*YOUR GOAL:* Your answer should consist of the lines in the listing that hold "logic".

*DATA RECORDS:*
>>>
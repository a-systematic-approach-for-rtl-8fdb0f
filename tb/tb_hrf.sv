// tb_hrf: self-checking test of the multi-pumped heterogeneous register file
// in its default four-PE configuration.
//
// Read ports pumped 3x, 2x, 1x and 4x; write ports pumped 2x (the 32-bit PE,
// bank 0, global words 0..63) and 1x (the 8-bit PE, bank 1, words 64..127).
// Each port's PE clock is modelled by its load strobe: port p loads every
// N_p register-file cycles, all ports starting together, so windows of
// different lengths overlap in every combination. The reference model works
// at register-file-cycle granularity: in cycle t, read port p serves lane
// t mod N_p from the addresses of its current window and write port q writes
// lane t mod N_q; reads see the writes of earlier cycles only. A port's N
// read results are checked together in the last cycle of its window.
// Counted and required: reads of the other PE's bank (cross-PE reads),
// sign-extended reads of negative 8-bit words, and reads of a word written
// earlier in the reading port's own window.
module tb_hrf;
  localparam int NB = 2, NR = 4, DW = 32, RAW = 7, WAW = 6, MAXF = 4;
  localparam int RN [NR] = '{3, 2, 1, 4};
  localparam int WN [NB] = '{2, 1};

  logic           clk = 1'b0, rst;
  logic           load_r [NR];
  logic [RAW-1:0] addr_r [NR][MAXF];
  logic [DW-1:0]  do_r   [NR][MAXF];
  logic           load_w [NB];
  logic [WAW-1:0] addr_w [NB][MAXF];
  logic [DW-1:0]  di_w   [NB][MAXF];
  logic           we_w   [NB][MAXF];

  logic [31:0] mem0 [64];
  logic [7:0]  mem1 [64];
  bit          v0 [64], v1 [64];
  int          wtime [128];         // cycle of the last write of each global word
  logic [DW-1:0] exp_r [NR][MAXF];
  bit            exp_v [NR][MAXF];
  int            win_start [NR];
  int checks = 0, failures = 0, n_cross = 0, n_sext = 0, n_fwd = 0;

  hrf dut (.*);

  always #5 clk = ~clk;

  initial begin
    repeat (20000) @(posedge clk);
    failures++;
    $display("watchdog expired");
    $display("TB_RESULT checks=%0d failures=%0d", checks, failures);
    $finish;
  end

  function automatic logic [DW-1:0] model_read(input int a, output bit valid);
    if (a < 64) begin valid = v0[a]; return mem0[a]; end
    valid = v1[a-64];
    return {{24{mem1[a-64][7]}}, mem1[a-64]};
  endfunction

  initial begin
    rst = 1;
    for (int p = 0; p < NR; p++) begin
      load_r[p] = 0;
      for (int x = 0; x < MAXF; x++) addr_r[p][x] = '0;
    end
    for (int q = 0; q < NB; q++) begin
      load_w[q] = 0;
      for (int x = 0; x < MAXF; x++) begin addr_w[q][x] = '0; di_w[q][x] = '0; we_w[q][x] = 0; end
    end
    for (int a = 0; a < 64; a++) begin v0[a] = 0; v1[a] = 0; end
    for (int a = 0; a < 128; a++) wtime[a] = -1;
    repeat (2) @(negedge clk);
    rst = 0;
    for (int t = 0; t < 3000; t++) begin
      @(negedge clk);
      // new windows
      for (int p = 0; p < NR; p++) begin
        load_r[p] = (t % RN[p]) == 0;
        if (load_r[p]) begin
          win_start[p] = t;
          for (int x = 0; x < RN[p]; x++) addr_r[p][x] = RAW'($urandom);
        end
      end
      for (int q = 0; q < NB; q++) begin
        load_w[q] = (t % WN[q]) == 0;
        if (load_w[q]) for (int x = 0; x < WN[q]; x++) begin
          addr_w[q][x] = WAW'($urandom);
          di_w[q][x]   = $urandom;
          we_w[q][x]   = (t < 200) || ($urandom % 2 == 1);
        end
      end
      // reads served this cycle
      for (int p = 0; p < NR; p++) begin
        int x, a;
        bit ok;
        x = t % RN[p];
        a = int'(addr_r[p][x]);
        exp_r[p][x] = model_read(a, ok);
        exp_v[p][x] = ok;
        if (ok && wtime[a] >= win_start[p]) n_fwd++;
      end
      // check ports whose window ends in this cycle
      #1;
      for (int p = 0; p < NR; p++) if (t % RN[p] == RN[p] - 1) begin
        for (int x = 0; x < RN[p]; x++) if (exp_v[p][x]) begin
          checks++;
          if (do_r[p][x] !== exp_r[p][x]) begin
            failures++;
            $display("t=%0d read port %0d lane %0d addr %0d: got %h expected %h",
                     t, p, x, addr_r[p][x], do_r[p][x], exp_r[p][x]);
          end
          if ((p == 2) != (int'(addr_r[p][x]) >= 64)) n_cross++;
          if (int'(addr_r[p][x]) >= 64 && exp_r[p][x][31]) n_sext++;
        end
        for (int x = RN[p]; x < MAXF; x++) begin
          checks++;
          if (do_r[p][x] !== '0) begin failures++; $display("unused lane %0d of port %0d not zero", x, p); end
        end
      end
      // writes done at the end of this cycle
      begin
        int x;
        x = t % WN[0];
        if (we_w[0][x]) begin
          mem0[addr_w[0][x]] = di_w[0][x]; v0[addr_w[0][x]] = 1; wtime[addr_w[0][x]] = t;
        end
        x = t % WN[1];
        if (we_w[1][x]) begin
          mem1[addr_w[1][x]] = di_w[1][x][7:0]; v1[addr_w[1][x]] = 1; wtime[64 + addr_w[1][x]] = t;
        end
      end
    end
    checks += 3;
    if (n_cross == 0) begin failures++; $display("no cross-PE read"); end
    if (n_sext == 0)  begin failures++; $display("no sign-extended read"); end
    if (n_fwd == 0)   begin failures++; $display("no read of a word written in the same window"); end
    $display("cross-PE reads=%0d sign-extended=%0d same-window=%0d", n_cross, n_sext, n_fwd);
    $display("TB_RESULT checks=%0d failures=%0d", checks, failures);
    $finish;
  end
endmodule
<<<
*EXPECTED ANSWER:*
  logic           clk = 1'b0, rst;
  logic           load_r [NR];
  logic [RAW-1:0] addr_r [NR][MAXF];
  logic [DW-1:0]  do_r   [NR][MAXF];
  logic           load_w [NB];
  logic [WAW-1:0] addr_w [NB][MAXF];
  logic [DW-1:0]  di_w   [NB][MAXF];
  logic           we_w   [NB][MAXF];
  logic [31:0] mem0 [64];
  logic [7:0]  mem1 [64];
  logic [DW-1:0] exp_r [NR][MAXF];
  function automatic logic [DW-1:0] model_read(input int a, output bit valid);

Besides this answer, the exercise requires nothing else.